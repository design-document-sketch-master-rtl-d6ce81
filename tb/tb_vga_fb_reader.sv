// Self-checking testbench of the frame-buffer scan-out, at a reduced raster
// (40 x 6 visible) so that several frames simulate quickly. A behavioural
// Avalon memory with random wait states stands in for the SDRAM; its word at
// address a is a fixed function of a. Every visible pixel on the DAC outputs
// is compared with the colour expected at that raster position (red x17,
// green and blue x85 expansion of the 4:2:2 byte), blanked pixels must be
// black, the frame base switch must take effect at the next frame, and a
// period of very slow memory must be reported as line underruns.
module tb_vga_fb_reader;
  import sm_pkg::*;

  localparam int unsigned HA = 40, VA = 6, VT = 9;

  logic clk = 0, rst_n = 0;
  always #5 clk = ~clk;

  logic        pix_ce, vga_clk, active, hsync_n, vsync_n, line_start, frame_start;
  logic [10:0] hcount, vcount;
  avl_req_t    req;
  avl_rsp_t    rsp;
  logic [7:0]  r, g, b;
  logic        hs, vs, blank_n, sync_n;
  logic [31:0] underruns;
  logic [AVL_AW-1:0] fb_base;

  vga_timing #(.H_ACTIVE(HA), .H_FP(2), .H_SYNC(4), .H_BP(2),
               .V_ACTIVE(VA), .V_FP(1), .V_SYNC(1), .V_BP(1)) tim (.*);

  vga_fb_reader #(.H_ACTIVE(HA), .V_ACTIVE(VA), .V_TOTAL(VT)) dut (
    .clk, .rst_n, .fb_base, .pix_ce, .hcount, .vcount, .active, .hsync_n,
    .vsync_n, .line_start, .avl_req(req), .avl_rsp(rsp),
    .vga_r(r), .vga_g(g), .vga_b(b), .vga_hs(hs), .vga_vs(vs),
    .vga_blank_n(blank_n), .vga_sync_n(sync_n), .underruns);

  function automatic logic [15:0] mem_word(logic [AVL_AW-1:0] a);
    return 16'((a * 32'h9E37) ^ (a >> 3));
  endfunction

  // Avalon memory with random wait states (max_wait cycles).
  int max_wait = 3;
  int wcnt = 0;
  always_ff @(posedge clk) begin
    if (req.read && rsp.waitrequest) wcnt <= wcnt + 1;
    else wcnt <= 0;
  end
  logic [5:0] want;
  always_ff @(posedge clk) if (!(req.read && rsp.waitrequest)) want <= 6'($urandom_range(0, max_wait));
  assign rsp.waitrequest = !(req.read && wcnt >= int'(want));
  assign rsp.readdata    = mem_word(req.address);

  int checks = 0, failures = 0;
  task automatic check(bit ok, string what);
    checks++;
    if (!ok) begin failures++; if (failures < 10) $display("FAIL: %s", what); end
  endtask

  initial begin
    repeat (200000) @(posedge clk);
    failures++;
    $display("watchdog expired");
    $display("TB_RESULT checks=%0d failures=%0d", checks, failures);
    $finish;
  end

  // Output raster position: the outputs registered at a pix_ce edge show the
  // counter values that were in effect before that edge.
  int ox, oy, frame;
  logic [AVL_AW-1:0] cur_base, next_base;
  bit   checking;
  logic [7:0] p;
  logic [15:0] w;

  initial begin
    fb_base = 25'h100;
    cur_base = 25'h100;
    checking = 0;
    frame = 0;
    repeat (3) @(posedge clk);
    rst_n = 1;
    forever begin
      @(posedge clk);
      if (pix_ce) begin
        // values presented after this edge belong to the counters seen now
        #1;
        if (checking && blank_n) begin
          w = mem_word(cur_base + 25'(oy * (HA / 2) + ox / 2));
          p = ox[0] ? w[15:8] : w[7:0];
          check(r == 8'(p[7:4] * 17) && g == 8'(p[3:2] * 85) && b == 8'(p[1:0] * 85),
                $sformatf("pixel (%0d,%0d) frame %0d: %h%h%h byte %h", ox, oy, frame, r, g, b, p));
        end else if (checking) begin
          check(r == 0 && g == 0 && b == 0, "blanked pixel is black");
        end
        // counters now in effect are what the next pix_ce registers
        ox = int'(hcount);
        oy = int'(vcount);
      end
    end
  end

  initial begin
    ox = 0; oy = 0;
    // The first pix_ce after reset outputs position (0,0).
    wait (rst_n);
    // frame 0 has no prefetched line 0; start checking at frame 1
    repeat (2) begin
      do @(posedge clk); while (!frame_start);
    end
    checking = 1;
    frame = 1;
    do @(posedge clk); while (!frame_start);
    frame = 2;
    check(underruns == 1, $sformatf("only the first frame's line 0 underran: %0d", underruns));
    // change base: takes effect at the start of the frame after this one
    fb_base = 25'h3000;
    do @(posedge clk); while (!frame_start);
    cur_base = 25'h3000;
    frame = 3;
    do @(posedge clk); while (!frame_start);
    frame = 4;
    // slow memory: lines cannot be fetched in time
    checking = 0;
    max_wait = 40;
    repeat (2) do @(posedge clk); while (!frame_start);
    check(underruns > 3, $sformatf("slow memory gives underruns: %0d", underruns));
    check(sync_n == 1'b0, "sync-on-green off");
    $display("TB_RESULT checks=%0d failures=%0d", checks, failures);
    $finish;
  end
endmodule
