// VGA raster timing generator for 640 x 480 at 60 Hz.
//
// A divider turns the system clock into a pixel-rate enable (pix_ce, one
// system cycle in CLK_DIV) and the pixel clock for the DAC (vga_clk, rising in
// the middle of each pixel). Horizontal and vertical counters walk the raster
// from the top-left corner, left to right and top to bottom: each line is
// display interval, front porch, sync pulse and back porch; each frame is the
// same in lines. Sync pulses are active low.
//
// Outputs are registered and change only on pix_ce. hcount/vcount give the
// pixel now being scanned; active is high inside the 640 x 480 display
// interval; line_start is high in the pix_ce cycle whose clock edge returns
// hcount to 0 (the last pixel of a line), frame_start likewise for the edge
// that returns both counters to 0.
//
// The 640 x 480 size, the raster order and the four line intervals follow the
// document; the interval lengths (16/96/48 pixels, 10/2/33 lines) are the
// standard 640 x 480 at 60 Hz values, and CLK_DIV = 4 assumes a 100 MHz system
// clock for the 25 MHz pixel rate.
module vga_timing #(
  parameter int unsigned CLK_DIV  = 4,
  parameter int unsigned H_ACTIVE = 640,
  parameter int unsigned H_FP     = 16,
  parameter int unsigned H_SYNC   = 96,
  parameter int unsigned H_BP     = 48,
  parameter int unsigned V_ACTIVE = 480,
  parameter int unsigned V_FP     = 10,
  parameter int unsigned V_SYNC   = 2,
  parameter int unsigned V_BP     = 33
) (
  input  logic        clk,
  input  logic        rst_n,
  output logic        pix_ce,
  output logic        vga_clk,
  output logic [10:0] hcount,
  output logic [10:0] vcount,
  output logic        active,
  output logic        hsync_n,
  output logic        vsync_n,
  output logic        line_start,
  output logic        frame_start
);
  localparam int unsigned H_TOTAL = H_ACTIVE + H_FP + H_SYNC + H_BP;
  localparam int unsigned V_TOTAL = V_ACTIVE + V_FP + V_SYNC + V_BP;

  logic [$clog2(CLK_DIV+1)-1:0] div;

  always_ff @(posedge clk or negedge rst_n) begin
    if (!rst_n) begin
      div     <= '0;
      pix_ce  <= 1'b0;
      vga_clk <= 1'b0;
    end else begin
      div     <= (div == ($bits(div))'(CLK_DIV - 1)) ? '0 : div + 1'b1;
      pix_ce  <= (div == ($bits(div))'(CLK_DIV - 1));
      vga_clk <= (div >= ($bits(div))'(CLK_DIV / 2 - 1)) && (div != ($bits(div))'(CLK_DIV - 1));
    end
  end

  always_ff @(posedge clk or negedge rst_n) begin
    if (!rst_n) begin
      hcount <= '0;
      vcount <= '0;
    end else if (pix_ce) begin
      if (hcount == 11'(H_TOTAL - 1)) begin
        hcount <= '0;
        vcount <= (vcount == 11'(V_TOTAL - 1)) ? '0 : vcount + 11'd1;
      end else begin
        hcount <= hcount + 11'd1;
      end
    end
  end

  assign active      = (hcount < 11'(H_ACTIVE)) && (vcount < 11'(V_ACTIVE));
  assign hsync_n     = !((hcount >= 11'(H_ACTIVE + H_FP)) && (hcount < 11'(H_ACTIVE + H_FP + H_SYNC)));
  assign vsync_n     = !((vcount >= 11'(V_ACTIVE + V_FP)) && (vcount < 11'(V_ACTIVE + V_FP + V_SYNC)));
  assign line_start  = pix_ce && (hcount == 11'(H_TOTAL - 1));
  assign frame_start = line_start && (vcount == 11'(V_TOTAL - 1));

endmodule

★ ★ ★ ★

Which of the lines above include the string "raster"? Pick them out and copy them.

◆ YOUR SOLUTION:
// Self-checking testbench of the frame-buffer scan-out, at a reduced raster
// is compared with the colour expected at that raster position (red x17,
  // Output raster position: the outputs registered at a pix_ce edge show the
// VGA raster timing generator for 640 x 480 at 60 Hz.
// the middle of each pixel). Horizontal and vertical counters walk the raster
// The 640 x 480 size, the raster order and the four line intervals follow the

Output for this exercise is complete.